Question

An ice cream cone full of ice cream having radius 5 cm and height 10 cm as shown. Calculate the volume of the ice cream (to the nearest integer, in \[c{{m}^{3}}\]), provided that its \[\dfrac{1}{6}th\] part is left unfilled with ice cream. Insert the answer in the nearest integer.

Answer 1

Hint: To solve the above question, we will assume that the total volume of the ice cream will be equal to the sum of the volume of the upper hemisphere and the volume of the cone. So first we will find their individual volumes by applying their formula. We will first find out the actual height of the cone before calculating its volume. Also, we will assume that the radius of the hemisphere is equal to the radius of the cone.

Complete step-by-step answer:
We have to find the volume of the ice cream. The total volume of the ice cream will be the sum of the volume of the upper hemisphere and the volume of the cone. Now, we are given the total height of the ice cream cone as 10 cm. The total height of the ice cream cone is the sum of the radius of the hemisphere and the height of the cone. Thus we have
Radius + Height = 10 cm
\[\Rightarrow 5cm+\text{ height }=10cm\]
\[\Rightarrow \text{height }=10cm\]
Now, we will calculate the individual volumes of the cone and hemisphere. The volume of the cone with height h and radius r is given by the formula
\[\text{Volume of the cone}=\dfrac{1}{3}\pi {{r}^{2}}h\]
In our case, r = radius of the hemisphere = 5 cm and height = 5 cm. Thus,
\[\text{Volume of the cone}=\dfrac{1}{3}\pi {{\left( 5cm \right)}^{2}}\times 5cm\]
\[\Rightarrow \text{Volume of the cone}=\dfrac{1}{3}\times \pi \times 125c{{m}^{3}}\]
\[\Rightarrow \text{Volume of the cone}=\dfrac{125\pi }{3}c{{m}^{3}}\]
The volume of the hemisphere is given by the following formula
\[\text{Volume of the hemisphere}=\dfrac{2}{3}\pi {{r}^{3}}\]
where r is the radius of the hemisphere. In our case, r = 5cm. Thus,
\[\text{Volume of the hemisphere}=\dfrac{2}{3}\times \pi \times {{\left( 5cm \right)}^{3}}\]
\[\Rightarrow \text{Volume of the hemisphere}=\dfrac{2}{3}\times \pi \times 125c{{m}^{3}}\]
\[\Rightarrow \text{Volume of the hemisphere}=\dfrac{250\pi }{3}c{{m}^{3}}\]
Now, the total volume of the ice cream is the sum of the volumes of the cone and hemisphere.

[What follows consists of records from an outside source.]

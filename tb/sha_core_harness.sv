// sha_core_harness: drives one sha_core with every test message of its hash
// function and checks the hash values. The source model behaves like a FIFO
// with synchronous read: a word read with src_read appears on din in the next
// cycle; in other cycles din carries random data. It reports "empty" (src_ready
// high) at random, and the destination model reports "full" (dst_ready high) at
// random, so both kinds of stall occur. Reads while empty and writes while full
// count as failures. Outputs: done when all words were checked, and the counts.
module sha_core_harness
  import sha_pkg::*;
#(
  parameter algo_e ALGO = SHA256
) (
  input  logic clk,
  input  logic rst,
  output logic done,
  output int   checks,
  output int   failures,
  output int   stalls_in,
  output int   stalls_out,
  output int   multi_seg
);
  localparam int W = word_width(ALGO);

  `include "sha_vectors.svh"

  logic [W-1:0] stream_q [$];
  logic [W-1:0] expect_q [$];

  `include "sha_stream_gen.svh"

  logic [W-1:0] din, dout;
  logic         src_ready, src_read, dst_ready, dst_write;
  int           n_expected;

  sha_core #(.ALGO(ALGO)) dut (
    .clk, .rst, .din, .src_ready, .src_read, .dout, .dst_ready, .dst_write
  );

  initial begin
    checks = 0; failures = 0; stalls_in = 0; stalls_out = 0; multi_seg = 0;
    for (int k = 0; k < n_msgs(); k++)
      if (add_message(k, 7) > 1) multi_seg++;
    n_expected = expect_q.size();
  end

  assign done = (checks == n_expected) && (n_expected != 0);

  always_ff @(posedge clk) begin
    if (rst) begin
      src_ready <= 1'b1;
      dst_ready <= 1'b1;
    end else begin
      src_ready <= (stream_q.size() == 0) || (($urandom % 5) == 0);
      dst_ready <= (($urandom % 4) == 0);
    end
  end

  always @(posedge clk) begin
    if (!rst) begin
      if (src_read) begin
        if (src_ready || stream_q.size() == 0) begin
          failures <= failures + 1;
          $display("ERROR %s: read from an empty source", ALGO.name());
        end else begin
          din <= stream_q.pop_front();
        end
      end else begin
        din <= W'({$urandom, $urandom});
      end
      if (src_ready && !src_read && stream_q.size() != 0) stalls_in <= stalls_in + 1;
      // a pause in the middle of writing a hash value
      if (dst_ready && (checks % digest_words(ALGO)) != 0) stalls_out <= stalls_out + 1;
      if (dst_write) begin
        if (dst_ready) begin
          failures <= failures + 1;
          $display("ERROR %s: write to a full destination", ALGO.name());
        end else if (expect_q.size() == 0) begin
          failures <= failures + 1;
          $display("ERROR %s: unexpected output word %h", ALGO.name(), dout);
        end else begin
          logic [W-1:0] e;
          e = expect_q.pop_front();
          checks <= checks + 1;
          if (dout !== e) begin
            failures <= failures + 1;
            $display("ERROR %s: output word %0d is %h, expected %h",
                     ALGO.name(), checks, dout, e);
          end
        end
      end
    end
  end
endmodule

Thus, we will get,
Total Volume = Volume of the cone + Volume of the hemisphere
\[\Rightarrow \text{Total Volume}=\dfrac{125\pi }{3}c{{m}^{3}}+\dfrac{250}{3}c{{m}^{3}}\]
\[\Rightarrow \text{Total Volume}=\dfrac{375\pi }{3}c{{m}^{3}}\]
\[\Rightarrow \text{Total Volume}=125\pi c{{m}^{3}}\]
Now, it is given in the question that \[\dfrac{1}{6}th\] of the total is left unfilled. Thus, the required volume will be
\[\text{Required volume}=\text{ Total volume }-\dfrac{1}{6}\text{ of the total volume}\]
\[\Rightarrow \text{Required volume}=125\pi c{{m}^{3}}\left( 1-\dfrac{1}{6} \right)\]
\[\Rightarrow \text{Required volume}=125\pi c{{m}^{3}}\times \dfrac{5}{6}\]
\[\Rightarrow \text{Required volume}=125\times \dfrac{22}{7}\times \dfrac{5}{6}c{{m}^{3}}\]
\[\Rightarrow \text{Required volume}=327.38c{{m}^{3}}\]
\[\Rightarrow \text{Required volume }\left( \text{to the nearest integer} \right)=327c{{m}^{3}}\]

Note: While solving the question, we assumed that the cone is the right circular cone. This means the apex of the cone is right above the center of the circular base. That’s why we have applied the formula of the volume of the right circular cone. We can’t find its volume if the cone is not right circular in this case.